# Widow, No Dependants. Do I need life insurance?



## tonora (15 May 2008)

My husband died 2 years ago.We have no children. 
I am in my late 40's in full time employment. 
My husbands finances have now been sorted so that I was able  to pay off our mortgage and have approx €60k in spare cash.
I would appreciate  any advice on the following
a) Have I any need for life insurance?
b) What best to do with the spare €60K?

Thanks as always for such a helpful forum


----------



## ClubMan (15 May 2008)

tonora said:


> a) Have I any need for life insurance?


Almost certainly not.


> b) What best to do with the spare €60K?


You would need to post more info about your overall situation - e.g. what do you want from this €60K, what is your attitude to risk/volatility, are you generally healthy, do you have any other savings/investments, are you working, do you have a pension, when do you plan to retire etc. If in doubt get professional advice from a good multi-agency intermediary or authorised advisor. Ideally on a fixed agreed fee paying basis with a clear view of what you expect from such a consultation.


----------



## tonora (16 May 2008)

I am generally healthy in  full time public service employment. Not sure what the future holds so have not sure when I would retire.
I think I could be reasonably open to taking a risk withsome or all of 60K.
Will talk to a financial advisor but appreciate any other advice.
Thanks


----------



## ClubMan (16 May 2008)

tonora said:


> I am generally healthy in  full time public service employment.


So your job is pretty much (practically 100%?) secure so no worries on that front?


> Not sure what the future holds so have not sure when I would retire.


Do you have a pension through the job? Is there any scope or need for supplementing this with additional pension investments?


> I think I could be reasonably open to taking a risk withsome or all of 60K.
> Will talk to a financial advisor but appreciate any other advice.
> Thanks


Before you do, do have a read of the key posts in this forum and the summary booklets at www.itsyourmoney.ie if only to prepare yourself for asking the right sorts of questions.


----------



## mickman (16 May 2008)

first of all im sorry to hear about your husband passing away.

secondly 60k is a nice sum of money. i would invest 40k in a rabodirect fund and contribute some money every month to it, in 15 years time when you retire it will be a lovely lump sum along with your pension to enjoy your retirement. you deserve it!


----------



## ClubMan (16 May 2008)

mickman said:


> i would invest 40k in a rabodirect fund


There are similar investment products on offer with much lower charges.


> and contribute some money every month to it, in 15 years time when you retire it will be a lovely lump sum along with your pension to enjoy your retirement. you deserve it!


If the priority is to save for retirement (and it's not clear that this is necessarily the case here) then one should look at maximising the tax exempt options first.


----------



## mickman (16 May 2008)

clubman - name a similar investment product that hs lower charges


----------



## ClubMan (16 May 2008)

mickman said:


> clubman - name a similar investment product that hs lower charges


There are lots of unit linked funds that charge no fees (in particular entry/exit fees) and only an annual management fee of c. 1% on offer either directly or via discount execution only brokers.
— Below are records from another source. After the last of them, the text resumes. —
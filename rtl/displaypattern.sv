// displaypattern: bitmap filter and display pipeline (top level).
//
// A 32-bit bitmap, rows stored top-down, already sits in ZBT RAM bank 0.
// Right after reset the design streams it, one pixel per clock, through a
// filter and into a 32x32 FIFO; from there the pixels are written to the
// video RAM of the SVGA display controller, which shows them on a 640x480
// screen. The parts:
//
//   ZBT read port --> pixel_filter --> mem_fifo --> video RAM write port
//        ^                 ^ en           |  ^
//   mem2fifo_ctrl ---------+--------------+  fifo2disp_ctrl
//   (reads, stops and rewinds on full,       (drains on full or last_data
//    last_data at the end)                    while user_access_ok)
//
// The video RAM address counter here steps on every pixel written and stops
// at H_RES*V_RES (0x4B000 for 640x480): pixels past the bottom-right corner
// are not written, and `frame_done` is raised.
//
// Interfaces:
//  - ZBT bank 0 read port: `zbt_addr`/`zbt_rd_en` out; the word read comes
//    back on `zbt_rdata` RD_LATENCY clocks later (memory controller and RAM
//    pipeline together). Writes to bank 0 are never made.
//  - Video RAM user port of the display controller: `user_access_ok` in (a
//    grant for the next clock); `vram_we`, `vram_addr`, `vram_wdata` out.
//    `vram_we` comes one clock after a granted FIFO read.
//  - `rst` is synchronous, active high; one clock `clk` for everything.
//
// Following the design description: the block structure, the ZBT read
// latency of four clocks, the 32x32 FIFO, the three-channel filter, the
// address counter that stops at 0x4B000 and the separate builds for original,
// blur and emboss (the FILTER parameter; Gaussian blur is the default). The
// ZBT and SVGA controllers themselves are outside this RTL; their user-side
// signals are the ports above.
module displaypattern
  import photoshop_pkg::*;
#(
  parameter filter_mode_e FILTER      = FILT_BLUR,
  parameter int unsigned  H          = H_RES,
  parameter int unsigned  V          = V_RES,
  parameter int unsigned  NUM_PIXELS = H_RES * V_RES,
  parameter int unsigned  BASE_ADDR  = 0,
  parameter int unsigned  RD_LATENCY = 4,
  parameter int unsigned  FIFO_DEPTH = 32,
  parameter int unsigned  ADDR_W     = ZBT_ADDR_W,
  parameter int unsigned  VADDR_W    = 19
) (
  input  logic               clk,
  input  logic               rst,
  // ZBT RAM bank 0, read side
  output logic [ADDR_W-1:0]  zbt_addr,
  output logic               zbt_rd_en,
  input  bmp_pixel_t         zbt_rdata,
  // SVGA controller video RAM, user write side
  input  logic               user_access_ok,
  output logic               vram_we,
  output logic [VADDR_W-1:0] vram_addr,
  output bmp_pixel_t         vram_wdata,
  // status
  output logic               last_data,
  output logic               rewind,      // a burst was cut off by a full FIFO
  output logic               frame_done
);

  localparam int unsigned FRAME = H * V;

  logic       fifo_wr_en, fifo_rd_en, fifo_full, fifo_empty;
  logic       data_valid;
  bmp_pixel_t filt_pix;
  logic [$clog2(FIFO_DEPTH+1)-1:0] fifo_count;

  mem2fifo_ctrl #(
    .ADDR_W(ADDR_W), .NUM_PIXELS(NUM_PIXELS),
    .BASE_ADDR(BASE_ADDR), .RD_LATENCY(RD_LATENCY)
  ) u_mem2fifo (
    .clk, .rst,
    .ram_addr  (zbt_addr),
    .ram_rd_en (zbt_rd_en),
    .fifo_full, .fifo_empty, .fifo_wr_en,
    .last_data, .rewind
  );

  pixel_filter #(.MODE(FILTER)) u_filter (
    .clk, .rst,
    .en   (fifo_wr_en),
    .din  (zbt_rdata),
    .dout (filt_pix)
  );

  mem_fifo #(.WIDTH(PIXEL_W), .DEPTH(FIFO_DEPTH)) u_fifo (
    .clk, .rst,
    .din   (filt_pix),
    .wr_en (fifo_wr_en),
    .rd_en (fifo_rd_en),
    .dout  (vram_wdata),
    .full  (fifo_full),
    .empty (fifo_empty),
    .count (fifo_count)
  );

  fifo2disp_ctrl u_fifo2disp (
    .clk, .rst,
    .fifo_full, .fifo_empty, .last_data, .user_access_ok,
    .fifo_rd_en, .data_valid
  );

  // Video RAM address counter: one step per pixel written, stops at the
  // bottom-right corner of the screen.
  assign frame_done = (vram_addr >= VADDR_W'(FRAME));
  assign vram_we    = data_valid && !frame_done;

  always_ff @(posedge clk) begin
    if (rst)          vram_addr <= '0;
    else if (vram_we) vram_addr <= vram_addr + 1'b1;
  end

endmodule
There are many existing threads on these which you can browse/search for. Admittedly most probably won't offer precisely the same wide range of funds and the online management/trading platform that _Rabo _offer so those that need these may be willing to pay higher charges for the privilege.


----------



## mickman (16 May 2008)

can you name one


----------



## mickman (16 May 2008)

a wide range of funds is kinda important dont you think


----------



## ClubMan (16 May 2008)

mickman said:


> can you name one


Try searching for the existing thread such as:

Lump Sum Investment Funds (Unit Linked, Execution Only)



mickman said:


> a wide range of funds is kinda important dont you think


Not necessarily. If a particular provider only offers a few funds but one or more of these match the specific needs of a particular investor and they have lower charges than another provider such as _Rabo _then that's what matters.

My main point here is don't assume that _Rabo _is the most appropriate option for this specific individual when there may be similar suitable offerings at lower cost elsewhere. If the original poster needs a unit linked fund (and we don't even know that for sure yet) then she should shop around and not just take a recommendation for a specific provider or set of funds at face value here.


----------



## tonora (18 May 2008)

Thanks Gentlemen for all your advice. 
Will  look at Rabo funds.
I bank with NIB so will see what they offer in the way of Danske funds.  
I have some AVCs so I think I have enough pension- just want capital growth for whatever......
What would you do?


----------



## alan.caulwel (18 May 2008)

permanent health insurance

income protection

serious illness protection 

my be of intrest.

providing replacement income in the event of you not being able to work.

this type of cover would possibly better suit your circumstances not having any dependants


----------



## z103 (19 May 2008)

> What would you do?


I'd enjoy at least some of it now.


----------